担任に至っては、『またか、勘弁してくれ…』という態度を隠しもしない。
終いには“私が悪い”と言い、虐めを見ない振りし出した。
クラスに私の味方はいなかった。
唯一の救いは、他学年から虐められてない事だけだった。
だからと言って、味方をしてくれる訳でもない。
ただ『あぁ、虐められてるんだ。可哀想』と眺めるだけ。
虐めのとばっちりを受けないように、関わろうとしない。
それは、大多数の同級生にも言える事だった。
そんな味方のいない中、私はますます根暗になっていった。
前髪を長く伸ばして周りを見ないようにし、人に自分から話しかけに行けなくなった。
それでも私は奴らの前では、絶対に泣かなかった。
それが私に残された、最後のプライドだったから。
でも人間て言うのは不思議な生き物で、泣けなくなると心のどこかが壊れ、人間味を無くすらしい。
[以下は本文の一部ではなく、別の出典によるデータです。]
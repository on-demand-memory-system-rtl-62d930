// sram_bank: one SRAM sub-block of the L2 cache. Each bank is one way of the
// c-MMU cache and holds SETS lines of LINE_W bits.
//
// Single port, synchronous: with en high, a write stores wdata at addr, a read
// returns the line at addr on rdata in the next clock. When pwr is low the
// bank is power gated: it ignores accesses and reads as zero. The design description
// treats the sub-blocks as SRAM macros; this is a plain array a synthesis
// flow maps to a macro.
module sram_bank #(
  parameter int unsigned SETS   = 2048,
  parameter int unsigned LINE_W = 512
) (
  input  logic                    clk,
  input  logic                    pwr,
  input  logic                    en,
  input  logic                    we,
  input  logic [$clog2(SETS)-1:0] addr,
  input  logic [LINE_W-1:0]       wdata,
  output logic [LINE_W-1:0]       rdata
);

  logic [LINE_W-1:0] mem [SETS];

  always_ff @(posedge clk) begin
    if (pwr && en) begin
      if (we) mem[addr] <= wdata;
      else    rdata     <= mem[addr];
    end else if (!pwr) begin
      rdata <= '0;
    end
  end

endmodule
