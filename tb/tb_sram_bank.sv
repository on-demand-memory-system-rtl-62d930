// tb_sram_bank: self-checking test of one L2 SRAM bank at its full size
// (2048 x 512 bits): random writes and reads against a reference, one-clock
// read latency, and zero output while the bank is powered down.
module tb_sram_bank;
  logic clk = 0;
  always #1 clk = ~clk;
  int checks = 0, failures = 0;

  logic pwr = 1, en = 0, we = 0;
  logic [10:0] addr = 0;
  logic [511:0] wdata = 0, rdata;
  logic [511:0] ref_m [logic [10:0]];

  sram_bank dut (.clk, .pwr, .en, .we, .addr, .wdata, .rdata);

  initial begin
    for (int it = 0; it < 4000; it++) begin
      automatic logic [10:0] a = 11'($urandom_range(0, 63)) << $urandom_range(0, 5);
      automatic bit w = ($urandom_range(0, 2) == 0) || !ref_m.exists(a);
      @(negedge clk);
      en = 1; we = w; addr = a; wdata = {16{$urandom}};
      if (w) ref_m[a] = wdata;
      @(negedge clk);
      en = 0; we = 0;
      if (!w) begin
        checks++;
        if (rdata !== ref_m[a]) begin failures++; $display("addr %h wrong", a); end
      end
    end
    @(negedge clk); pwr = 0; en = 1; we = 0; addr = 0;
    @(negedge clk); en = 0;
    checks++; if (rdata !== '0) begin failures++; $display("powered-down bank drives data"); end
    $display("TB_RESULT checks=%0d failures=%0d", checks, failures);
    $finish;
  end

  initial begin
    repeat (100000) @(posedge clk);
    failures++;
    $display("watchdog expired");
    $display("TB_RESULT checks=%0d failures=%0d", checks, failures);
    $finish;
  end
endmodule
自分では気づかなかったけど当時の私は家族から見て、何時か自殺するんじゃないかと心配になるくらい酷かったらしい。
そしてそんな親の心配通り、ある日私は遂に一線を越えてしまった。
リストカットをした。
最初は罪悪感が有ったけれど、続ける内に段々そんな気持ちはなくなっていった。
手首を切った時のピリリッとした痛み、血が出た時はそれを眺めているだけで心が落ち着いた。
リスカをしていると、『私はまだ生きている』と『ここに存在している』と実感出来た。